How to complete this task:
Copy every line of the entries that includes the word "assert".

Extracted entries:

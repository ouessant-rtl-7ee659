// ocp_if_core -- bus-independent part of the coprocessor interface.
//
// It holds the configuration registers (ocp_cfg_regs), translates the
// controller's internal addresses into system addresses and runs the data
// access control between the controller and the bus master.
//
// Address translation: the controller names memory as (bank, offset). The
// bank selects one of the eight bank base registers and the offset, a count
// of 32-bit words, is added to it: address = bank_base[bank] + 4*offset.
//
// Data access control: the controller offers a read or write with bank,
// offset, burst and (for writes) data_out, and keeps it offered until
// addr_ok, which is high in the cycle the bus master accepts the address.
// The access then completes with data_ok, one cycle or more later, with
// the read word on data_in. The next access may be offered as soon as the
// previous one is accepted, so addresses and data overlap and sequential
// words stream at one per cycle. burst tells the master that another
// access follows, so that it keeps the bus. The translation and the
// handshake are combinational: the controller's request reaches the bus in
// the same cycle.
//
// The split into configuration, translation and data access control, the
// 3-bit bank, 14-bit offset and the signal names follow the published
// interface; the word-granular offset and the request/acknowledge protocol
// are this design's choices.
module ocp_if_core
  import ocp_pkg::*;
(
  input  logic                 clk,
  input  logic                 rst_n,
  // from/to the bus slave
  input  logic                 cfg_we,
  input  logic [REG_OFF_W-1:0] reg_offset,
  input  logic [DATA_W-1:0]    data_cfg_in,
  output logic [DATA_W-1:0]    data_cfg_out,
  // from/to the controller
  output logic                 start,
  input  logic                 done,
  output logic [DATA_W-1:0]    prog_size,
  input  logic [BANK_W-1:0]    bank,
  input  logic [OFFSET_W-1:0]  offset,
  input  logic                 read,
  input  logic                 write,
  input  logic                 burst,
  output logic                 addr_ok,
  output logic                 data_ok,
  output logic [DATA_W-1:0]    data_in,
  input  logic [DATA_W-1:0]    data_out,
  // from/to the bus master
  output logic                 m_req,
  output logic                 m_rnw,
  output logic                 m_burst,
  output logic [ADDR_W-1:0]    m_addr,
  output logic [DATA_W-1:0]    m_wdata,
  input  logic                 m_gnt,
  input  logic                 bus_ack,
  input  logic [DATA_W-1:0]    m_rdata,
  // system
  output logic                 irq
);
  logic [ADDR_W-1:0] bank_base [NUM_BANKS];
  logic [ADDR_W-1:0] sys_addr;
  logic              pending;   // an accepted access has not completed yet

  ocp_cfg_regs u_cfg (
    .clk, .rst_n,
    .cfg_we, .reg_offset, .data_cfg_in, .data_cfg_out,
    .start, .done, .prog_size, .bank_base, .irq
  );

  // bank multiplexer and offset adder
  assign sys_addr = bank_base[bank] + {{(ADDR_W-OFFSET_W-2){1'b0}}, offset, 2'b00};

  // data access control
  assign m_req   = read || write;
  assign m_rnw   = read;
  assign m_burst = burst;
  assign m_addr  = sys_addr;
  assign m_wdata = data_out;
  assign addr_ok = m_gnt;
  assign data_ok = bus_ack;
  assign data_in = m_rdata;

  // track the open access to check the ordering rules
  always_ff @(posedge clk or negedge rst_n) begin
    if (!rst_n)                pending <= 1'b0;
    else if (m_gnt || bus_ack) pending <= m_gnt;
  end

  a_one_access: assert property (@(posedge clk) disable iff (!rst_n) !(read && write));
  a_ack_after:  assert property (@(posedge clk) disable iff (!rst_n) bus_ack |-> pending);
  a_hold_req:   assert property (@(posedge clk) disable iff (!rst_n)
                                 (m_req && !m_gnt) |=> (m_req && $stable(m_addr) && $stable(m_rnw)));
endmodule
---
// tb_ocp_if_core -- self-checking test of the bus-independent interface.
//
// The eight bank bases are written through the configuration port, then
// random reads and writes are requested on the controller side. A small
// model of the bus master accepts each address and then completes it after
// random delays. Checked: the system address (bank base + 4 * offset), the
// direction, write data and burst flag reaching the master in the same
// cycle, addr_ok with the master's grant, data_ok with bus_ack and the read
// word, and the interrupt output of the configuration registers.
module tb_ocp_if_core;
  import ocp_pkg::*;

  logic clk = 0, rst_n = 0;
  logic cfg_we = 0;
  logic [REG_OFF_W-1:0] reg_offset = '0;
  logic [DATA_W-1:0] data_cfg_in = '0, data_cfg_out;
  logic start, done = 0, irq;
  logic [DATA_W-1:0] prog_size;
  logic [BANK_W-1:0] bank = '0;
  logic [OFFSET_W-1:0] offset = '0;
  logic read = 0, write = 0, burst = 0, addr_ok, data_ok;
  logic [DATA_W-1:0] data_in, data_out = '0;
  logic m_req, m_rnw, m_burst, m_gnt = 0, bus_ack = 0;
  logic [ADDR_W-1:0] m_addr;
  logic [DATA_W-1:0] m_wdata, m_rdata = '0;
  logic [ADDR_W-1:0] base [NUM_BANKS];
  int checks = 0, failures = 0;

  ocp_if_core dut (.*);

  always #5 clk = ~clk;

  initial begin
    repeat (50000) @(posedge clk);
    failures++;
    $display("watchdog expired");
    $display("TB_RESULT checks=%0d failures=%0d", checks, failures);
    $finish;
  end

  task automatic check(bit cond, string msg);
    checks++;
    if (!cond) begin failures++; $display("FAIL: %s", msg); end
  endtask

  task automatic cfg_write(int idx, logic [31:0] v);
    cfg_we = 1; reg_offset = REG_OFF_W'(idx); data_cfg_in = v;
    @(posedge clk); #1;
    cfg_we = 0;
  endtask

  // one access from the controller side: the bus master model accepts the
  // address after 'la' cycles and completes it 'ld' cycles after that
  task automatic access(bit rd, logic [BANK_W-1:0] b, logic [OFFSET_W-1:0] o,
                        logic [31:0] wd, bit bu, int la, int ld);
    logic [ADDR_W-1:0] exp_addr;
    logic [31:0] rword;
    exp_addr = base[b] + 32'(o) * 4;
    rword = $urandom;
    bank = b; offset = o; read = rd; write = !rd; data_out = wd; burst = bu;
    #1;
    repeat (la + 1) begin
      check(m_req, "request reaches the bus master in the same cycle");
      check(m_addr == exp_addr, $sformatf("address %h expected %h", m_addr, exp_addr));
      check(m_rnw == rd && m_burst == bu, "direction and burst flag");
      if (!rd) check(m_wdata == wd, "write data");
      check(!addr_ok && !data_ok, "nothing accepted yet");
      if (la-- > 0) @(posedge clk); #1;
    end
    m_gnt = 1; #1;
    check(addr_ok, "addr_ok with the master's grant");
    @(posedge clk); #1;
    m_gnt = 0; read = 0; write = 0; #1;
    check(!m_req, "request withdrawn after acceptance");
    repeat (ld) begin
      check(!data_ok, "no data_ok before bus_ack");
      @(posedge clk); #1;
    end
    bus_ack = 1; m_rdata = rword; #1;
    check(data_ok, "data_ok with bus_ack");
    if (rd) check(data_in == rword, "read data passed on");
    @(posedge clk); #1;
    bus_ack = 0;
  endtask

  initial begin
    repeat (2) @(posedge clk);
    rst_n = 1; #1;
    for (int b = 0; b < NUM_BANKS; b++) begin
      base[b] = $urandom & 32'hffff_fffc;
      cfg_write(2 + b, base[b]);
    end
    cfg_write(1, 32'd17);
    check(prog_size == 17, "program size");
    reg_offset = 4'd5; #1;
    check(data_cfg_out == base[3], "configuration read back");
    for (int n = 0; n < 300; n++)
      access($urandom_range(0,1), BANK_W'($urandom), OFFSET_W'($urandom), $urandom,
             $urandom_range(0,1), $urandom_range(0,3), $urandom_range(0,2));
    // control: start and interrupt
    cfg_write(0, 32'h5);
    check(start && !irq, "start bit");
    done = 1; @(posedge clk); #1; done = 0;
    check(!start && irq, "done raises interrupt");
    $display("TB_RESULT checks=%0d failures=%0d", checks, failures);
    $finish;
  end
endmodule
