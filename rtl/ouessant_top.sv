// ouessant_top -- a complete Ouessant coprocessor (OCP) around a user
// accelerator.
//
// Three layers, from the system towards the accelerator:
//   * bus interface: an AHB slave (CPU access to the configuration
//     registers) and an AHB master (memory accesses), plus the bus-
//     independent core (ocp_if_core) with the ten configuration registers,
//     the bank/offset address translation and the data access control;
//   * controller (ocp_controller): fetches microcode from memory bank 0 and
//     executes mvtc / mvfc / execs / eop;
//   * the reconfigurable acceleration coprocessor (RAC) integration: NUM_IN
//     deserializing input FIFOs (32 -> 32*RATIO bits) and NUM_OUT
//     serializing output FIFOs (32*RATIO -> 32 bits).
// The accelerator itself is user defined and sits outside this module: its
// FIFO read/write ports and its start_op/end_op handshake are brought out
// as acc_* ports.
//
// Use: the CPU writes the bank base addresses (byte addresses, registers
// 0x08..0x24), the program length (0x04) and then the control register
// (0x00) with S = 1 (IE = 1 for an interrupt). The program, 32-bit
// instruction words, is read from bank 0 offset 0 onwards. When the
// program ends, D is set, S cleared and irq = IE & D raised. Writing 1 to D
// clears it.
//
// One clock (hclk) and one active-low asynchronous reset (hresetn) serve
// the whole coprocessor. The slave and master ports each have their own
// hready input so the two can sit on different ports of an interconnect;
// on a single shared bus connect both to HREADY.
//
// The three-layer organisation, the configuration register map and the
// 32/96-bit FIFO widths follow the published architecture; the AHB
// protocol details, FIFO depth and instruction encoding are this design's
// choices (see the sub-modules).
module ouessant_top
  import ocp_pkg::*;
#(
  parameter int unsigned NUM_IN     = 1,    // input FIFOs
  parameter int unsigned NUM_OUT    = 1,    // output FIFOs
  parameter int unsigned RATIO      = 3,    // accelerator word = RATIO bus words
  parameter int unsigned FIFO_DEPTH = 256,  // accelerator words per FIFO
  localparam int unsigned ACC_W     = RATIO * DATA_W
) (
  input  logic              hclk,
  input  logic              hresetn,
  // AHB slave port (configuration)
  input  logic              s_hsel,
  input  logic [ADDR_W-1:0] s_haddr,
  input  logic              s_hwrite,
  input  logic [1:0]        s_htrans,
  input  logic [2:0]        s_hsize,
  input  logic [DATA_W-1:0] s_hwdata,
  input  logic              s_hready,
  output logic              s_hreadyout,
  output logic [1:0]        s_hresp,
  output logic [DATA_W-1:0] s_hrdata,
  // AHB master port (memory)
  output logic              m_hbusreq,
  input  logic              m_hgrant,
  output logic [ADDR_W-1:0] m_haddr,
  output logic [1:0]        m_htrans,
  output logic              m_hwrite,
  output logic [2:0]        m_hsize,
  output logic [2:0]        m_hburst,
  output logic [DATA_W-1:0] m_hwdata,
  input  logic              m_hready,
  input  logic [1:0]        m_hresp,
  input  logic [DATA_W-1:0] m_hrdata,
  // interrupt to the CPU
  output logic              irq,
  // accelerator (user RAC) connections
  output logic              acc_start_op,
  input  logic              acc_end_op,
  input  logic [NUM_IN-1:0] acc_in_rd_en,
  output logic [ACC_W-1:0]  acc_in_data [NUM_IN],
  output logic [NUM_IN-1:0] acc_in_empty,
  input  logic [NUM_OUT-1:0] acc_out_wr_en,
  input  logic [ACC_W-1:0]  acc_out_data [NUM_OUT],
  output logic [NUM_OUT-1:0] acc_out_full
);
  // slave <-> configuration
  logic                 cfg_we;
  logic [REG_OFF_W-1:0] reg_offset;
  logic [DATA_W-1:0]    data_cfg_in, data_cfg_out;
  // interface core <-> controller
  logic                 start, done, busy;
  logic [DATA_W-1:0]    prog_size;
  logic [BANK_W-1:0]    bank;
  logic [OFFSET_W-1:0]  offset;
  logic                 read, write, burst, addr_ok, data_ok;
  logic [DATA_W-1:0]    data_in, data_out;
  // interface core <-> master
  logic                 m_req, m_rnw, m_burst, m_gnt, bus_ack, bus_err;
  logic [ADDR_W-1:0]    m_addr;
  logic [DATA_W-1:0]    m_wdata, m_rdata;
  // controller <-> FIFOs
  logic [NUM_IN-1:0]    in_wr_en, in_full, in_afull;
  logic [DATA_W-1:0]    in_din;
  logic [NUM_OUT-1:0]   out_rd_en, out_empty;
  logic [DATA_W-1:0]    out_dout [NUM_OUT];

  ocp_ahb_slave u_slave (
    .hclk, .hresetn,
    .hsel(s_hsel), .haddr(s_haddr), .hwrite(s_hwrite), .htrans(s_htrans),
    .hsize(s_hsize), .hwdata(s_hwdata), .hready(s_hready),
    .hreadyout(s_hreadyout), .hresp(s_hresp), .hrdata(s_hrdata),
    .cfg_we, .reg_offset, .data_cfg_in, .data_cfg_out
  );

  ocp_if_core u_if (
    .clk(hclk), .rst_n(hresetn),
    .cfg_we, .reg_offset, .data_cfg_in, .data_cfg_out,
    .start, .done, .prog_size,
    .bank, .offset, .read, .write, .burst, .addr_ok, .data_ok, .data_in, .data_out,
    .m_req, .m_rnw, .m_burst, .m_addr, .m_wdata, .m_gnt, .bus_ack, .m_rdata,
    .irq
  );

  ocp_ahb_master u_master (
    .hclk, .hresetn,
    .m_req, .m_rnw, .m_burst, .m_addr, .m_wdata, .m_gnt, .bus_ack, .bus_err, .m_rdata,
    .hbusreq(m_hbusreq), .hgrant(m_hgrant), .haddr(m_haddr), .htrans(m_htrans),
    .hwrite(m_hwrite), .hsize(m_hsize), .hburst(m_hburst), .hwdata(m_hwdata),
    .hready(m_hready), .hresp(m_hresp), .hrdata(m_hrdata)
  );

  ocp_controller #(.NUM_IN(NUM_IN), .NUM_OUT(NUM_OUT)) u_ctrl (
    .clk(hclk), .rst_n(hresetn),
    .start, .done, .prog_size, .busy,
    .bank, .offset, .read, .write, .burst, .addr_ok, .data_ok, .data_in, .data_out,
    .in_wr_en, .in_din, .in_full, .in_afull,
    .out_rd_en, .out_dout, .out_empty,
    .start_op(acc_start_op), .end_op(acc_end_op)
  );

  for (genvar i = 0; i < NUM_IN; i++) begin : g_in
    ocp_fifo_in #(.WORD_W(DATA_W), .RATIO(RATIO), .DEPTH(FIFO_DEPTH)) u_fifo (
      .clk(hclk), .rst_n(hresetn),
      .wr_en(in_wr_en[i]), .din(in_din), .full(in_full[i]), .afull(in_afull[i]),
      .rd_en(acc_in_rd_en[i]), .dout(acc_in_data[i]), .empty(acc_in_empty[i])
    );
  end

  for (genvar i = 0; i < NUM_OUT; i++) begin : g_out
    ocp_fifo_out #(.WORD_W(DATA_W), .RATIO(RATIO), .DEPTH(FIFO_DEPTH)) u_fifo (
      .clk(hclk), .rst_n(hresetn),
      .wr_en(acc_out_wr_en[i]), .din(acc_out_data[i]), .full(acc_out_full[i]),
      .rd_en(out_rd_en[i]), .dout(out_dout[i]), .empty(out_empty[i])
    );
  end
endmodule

Written solution:
  a_one_access: assert property (@(posedge clk) disable iff (!rst_n) !(read && write));
  a_ack_after:  assert property (@(posedge clk) disable iff (!rst_n) bus_ack |-> pending);
  a_hold_req:   assert property (@(posedge clk) disable iff (!rst_n)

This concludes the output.